● **INSTRUCTIONS FOR THE TASK**
Find the line containing "function int frame_end();" in the entries below. Restate it and each line after it, word for word, up to and including the line containing "if (thr_wr) threshold = thr_in;".

====

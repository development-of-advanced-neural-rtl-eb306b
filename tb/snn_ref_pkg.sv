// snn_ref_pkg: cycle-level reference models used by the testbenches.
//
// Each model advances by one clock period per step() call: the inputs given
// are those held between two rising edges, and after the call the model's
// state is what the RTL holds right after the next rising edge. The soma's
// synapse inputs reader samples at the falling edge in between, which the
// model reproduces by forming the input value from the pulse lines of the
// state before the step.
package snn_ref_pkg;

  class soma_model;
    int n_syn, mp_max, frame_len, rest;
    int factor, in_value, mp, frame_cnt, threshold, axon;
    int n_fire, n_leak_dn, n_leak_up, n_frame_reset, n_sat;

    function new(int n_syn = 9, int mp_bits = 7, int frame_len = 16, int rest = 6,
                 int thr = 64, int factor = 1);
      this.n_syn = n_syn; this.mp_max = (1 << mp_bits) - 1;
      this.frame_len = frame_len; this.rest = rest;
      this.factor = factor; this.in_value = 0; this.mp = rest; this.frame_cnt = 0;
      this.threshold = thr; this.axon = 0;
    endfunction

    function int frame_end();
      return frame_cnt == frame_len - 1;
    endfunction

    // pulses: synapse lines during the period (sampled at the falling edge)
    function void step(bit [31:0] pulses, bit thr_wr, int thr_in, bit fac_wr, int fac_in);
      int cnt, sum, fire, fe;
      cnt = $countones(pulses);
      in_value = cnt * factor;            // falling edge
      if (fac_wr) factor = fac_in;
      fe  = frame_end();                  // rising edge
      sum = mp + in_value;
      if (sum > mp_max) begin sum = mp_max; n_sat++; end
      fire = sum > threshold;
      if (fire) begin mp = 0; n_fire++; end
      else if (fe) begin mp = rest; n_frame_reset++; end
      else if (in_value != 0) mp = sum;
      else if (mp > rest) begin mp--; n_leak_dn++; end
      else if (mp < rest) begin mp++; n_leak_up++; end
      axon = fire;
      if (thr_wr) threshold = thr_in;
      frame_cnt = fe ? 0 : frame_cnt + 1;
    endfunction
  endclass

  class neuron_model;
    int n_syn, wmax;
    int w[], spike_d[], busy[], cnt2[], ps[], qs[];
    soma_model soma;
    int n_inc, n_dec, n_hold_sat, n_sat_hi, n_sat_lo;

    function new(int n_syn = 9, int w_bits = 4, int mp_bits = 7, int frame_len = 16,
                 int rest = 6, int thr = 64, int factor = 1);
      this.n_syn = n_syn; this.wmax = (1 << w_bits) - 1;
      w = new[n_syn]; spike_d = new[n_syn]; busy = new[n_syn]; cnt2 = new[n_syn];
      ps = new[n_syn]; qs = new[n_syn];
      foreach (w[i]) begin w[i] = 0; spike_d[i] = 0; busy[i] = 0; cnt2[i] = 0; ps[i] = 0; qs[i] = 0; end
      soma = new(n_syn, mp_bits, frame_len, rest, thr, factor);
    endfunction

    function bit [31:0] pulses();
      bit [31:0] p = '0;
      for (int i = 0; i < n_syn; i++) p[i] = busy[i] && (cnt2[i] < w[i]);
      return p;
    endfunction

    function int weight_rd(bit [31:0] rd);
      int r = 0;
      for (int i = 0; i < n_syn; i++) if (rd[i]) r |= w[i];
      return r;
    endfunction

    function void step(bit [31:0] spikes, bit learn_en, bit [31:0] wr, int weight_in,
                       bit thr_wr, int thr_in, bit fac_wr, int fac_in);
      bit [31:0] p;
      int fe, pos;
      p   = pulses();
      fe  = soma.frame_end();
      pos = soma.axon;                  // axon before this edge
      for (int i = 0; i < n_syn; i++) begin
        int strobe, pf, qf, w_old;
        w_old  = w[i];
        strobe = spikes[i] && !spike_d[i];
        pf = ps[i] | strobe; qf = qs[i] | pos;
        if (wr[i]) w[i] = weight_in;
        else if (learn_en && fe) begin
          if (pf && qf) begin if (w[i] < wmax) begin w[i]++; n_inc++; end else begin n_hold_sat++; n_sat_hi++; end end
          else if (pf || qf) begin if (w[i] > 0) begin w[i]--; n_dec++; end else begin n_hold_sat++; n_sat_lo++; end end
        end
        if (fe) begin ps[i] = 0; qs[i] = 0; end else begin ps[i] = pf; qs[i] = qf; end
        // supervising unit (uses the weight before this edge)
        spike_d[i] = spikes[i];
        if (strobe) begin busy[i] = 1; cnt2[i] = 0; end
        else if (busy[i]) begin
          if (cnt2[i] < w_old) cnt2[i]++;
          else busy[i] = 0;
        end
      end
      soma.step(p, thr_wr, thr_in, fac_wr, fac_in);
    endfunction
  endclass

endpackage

====

● **ANSWER TO THE PROBLEM**
    function int frame_end();
      return frame_cnt == frame_len - 1;
    endfunction

    // pulses: synapse lines during the period (sampled at the falling edge)
    function void step(bit [31:0] pulses, bit thr_wr, int thr_in, bit fac_wr, int fac_in);
      int cnt, sum, fire, fe;
      cnt = $countones(pulses);
      in_value = cnt * factor;            // falling edge
      if (fac_wr) factor = fac_in;
      fe  = frame_end();                  // rising edge
      sum = mp + in_value;
      if (sum > mp_max) begin sum = mp_max; n_sat++; end
      fire = sum > threshold;
      if (fire) begin mp = 0; n_fire++; end
      else if (fe) begin mp = rest; n_frame_reset++; end
      else if (in_value != 0) mp = sum;
      else if (mp > rest) begin mp--; n_leak_dn++; end
      else if (mp < rest) begin mp++; n_leak_up++; end
      axon = fire;
      if (thr_wr) threshold = thr_in;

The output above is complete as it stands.